What the task asks:
Check every line of the records below for the string "always" and copy the ones that have it.

Records for this exercise:
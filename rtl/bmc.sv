// bmc: Bus Master Controller of a Core.
//
// Converts between the stream interfaces of the DFCs and PE and the
// memory-mapped burst port of the shared memory. It holds one read unit
// (MM-to-Stream, with prefetch buffer) and one write unit (Stream-to-MM,
// with synchronizer); a round-robin arbiter lets only one of the two
// channels use the bus at a time, one whole burst at a time.
module bmc
  import hs_pkg::*;
#(
  parameter int unsigned MAX_BURST = 16,
  parameter int unsigned BUF_DEPTH = 32
) (
  input  logic    clk,
  input  logic    rst_n,
  // read channel
  input  addr_t   rd_addr,
  input  logic    rd_addr_valid,
  output logic    rd_addr_ready,
  output data_t   rd_data,
  output logic    rd_data_valid,
  input  logic    rd_data_ready,
  // write channel
  input  addr_t   wr_addr,
  input  logic    wr_addr_valid,
  output logic    wr_addr_ready,
  input  data_t   wr_data,
  input  logic    wr_data_valid,
  output logic    wr_data_ready,
  // shared-memory master port
  output mm_req_t mm_req,
  input  mm_rsp_t mm_rsp,
  output logic    idle
);
  mm_req_t ch_req [2];
  mm_rsp_t ch_rsp [2];
  logic    rd_idle, wr_idle;

  bmc_read #(.MAX_BURST(MAX_BURST), .BUF_DEPTH(BUF_DEPTH)) u_rd (
    .clk, .rst_n,
    .addr_i(rd_addr), .addr_valid(rd_addr_valid), .addr_ready(rd_addr_ready),
    .data_o(rd_data), .data_valid(rd_data_valid), .data_ready(rd_data_ready),
    .mm_req(ch_req[0]), .mm_rsp(ch_rsp[0]), .idle(rd_idle)
  );

  bmc_write #(.MAX_BURST(MAX_BURST)) u_wr (
    .clk, .rst_n,
    .addr_i(wr_addr), .addr_valid(wr_addr_valid), .addr_ready(wr_addr_ready),
    .data_i(wr_data), .data_valid(wr_data_valid), .data_ready(wr_data_ready),
    .mm_req(ch_req[1]), .mm_rsp(ch_rsp[1]), .idle(wr_idle)
  );

  mem_arbiter #(.N(2)) u_arb (
    .clk, .rst_n, .m_req(ch_req), .m_rsp(ch_rsp), .s_req(mm_req), .s_rsp(mm_rsp)
  );

  assign idle = rd_idle && wr_idle;
endmodule
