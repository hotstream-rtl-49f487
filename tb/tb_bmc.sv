// tb_bmc: runs the read and the write channel of a Bus Master Controller at
// the same time against one memory model. The read channel streams a
// preloaded region in a strided order; the write channel stores a data
// stream into another region. Checks data on both sides and that the two
// channels shared the single bus (bursts of both kinds completed).
module tb_bmc;
  import hs_pkg::*;
  logic clk = 0, rst_n = 0;
  always #5 clk = ~clk;
  int checks = 0, failures = 0;

  addr_t   rd_addr, wr_addr;
  data_t   rd_data, wr_data;
  logic    rd_addr_valid, rd_addr_ready, rd_data_valid, rd_data_ready;
  logic    wr_addr_valid, wr_addr_ready, wr_data_valid, wr_data_ready, idle;
  mm_req_t mm_req;
  mm_rsp_t mm_rsp;

  bmc #(.MAX_BURST(16), .BUF_DEPTH(32)) dut (.*);
  mm_mem_model #(.WORDS(8192), .LAT(2), .STALL(1)) mem (.clk, .rst_n, .req(mm_req), .rsp(mm_rsp));

  function automatic logic [15:0] f(int unsigned a); return 16'(a * 977 + 3); endfunction

  localparam int NR = 400, NW = 300;
  int ra_i, rd_i, wa_i, wd_i;
  logic ra_x, rd_x, wa_x, wd_x;

  task automatic check(input bit cond, input string msg);
    checks++;
    if (!cond) begin failures++; $display("FAIL: %s", msg); end
  endtask

  initial begin
    #2ms; failures++; $display("TB_RESULT checks=%0d failures=%0d", checks, failures); $finish;
  end

  // read addresses: rows of 20 words, 64 apart (row-wise runs)
  function automatic int unsigned raddr(int i); return 1000 + (i / 20) * 64 + (i % 20); endfunction

  always @(negedge clk) begin
    #2;
    ra_x = rd_addr_valid && rd_addr_ready; rd_x = rd_data_valid && rd_data_ready;
    wa_x = wr_addr_valid && wr_addr_ready; wd_x = wr_data_valid && wr_data_ready;
    if (rd_x) begin
      checks++;
      if (rd_data != f(raddr(rd_i))) begin failures++; $display("FAIL: read %0d", rd_i); end
    end
  end
  always @(posedge clk) if (rst_n) begin
    if (ra_x) ra_i <= ra_i + 1;
    if (rd_x) rd_i <= rd_i + 1;
    if (wa_x) wa_i <= wa_i + 1;
    if (wd_x) wd_i <= wd_i + 1;
  end
  always @(negedge clk) begin
    rd_addr_valid = rst_n && ra_i < NR && ($urandom_range(0, 5) != 0);
    rd_addr       = raddr(ra_i);
    rd_data_ready = ($urandom_range(0, 2) != 0);
    wr_addr_valid = rst_n && wa_i < NW && ($urandom_range(0, 5) != 0);
    wr_addr       = 5000 + wa_i;
    wr_data_valid = rst_n && wd_i < NW && ($urandom_range(0, 3) != 0);
    wr_data       = 16'(wd_i * 31 + 5);
  end

  initial begin
    for (int i = 0; i < 8192; i++) mem.mem[i] = f(i);
    ra_i = 0; rd_i = 0; wa_i = 0; wd_i = 0;
    ra_x = 0; rd_x = 0; wa_x = 0; wd_x = 0;
    repeat (3) @(posedge clk); rst_n = 1;
    wait (rd_i == NR && wd_i == NW);
    repeat (20) @(negedge clk);
    wait (idle); repeat (3) @(negedge clk);
    for (int i = 0; i < NW; i++) check(mem.mem[5000 + i] === 16'(i * 31 + 5), $sformatf("written word %0d", i));
    check(mem.n_rd_bursts > 0 && mem.n_wr_bursts > 0, "both channels used the bus");
    check(mem.n_rd_bursts < NR / 4, $sformatf("reads merged: %0d bursts", mem.n_rd_bursts));
    $display("TB_RESULT checks=%0d failures=%0d", checks, failures);
    $finish;
  end
endmodule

Written response:
  always #5 clk = ~clk;
  always @(negedge clk) begin
  always @(posedge clk) if (rst_n) begin
  always @(negedge clk) begin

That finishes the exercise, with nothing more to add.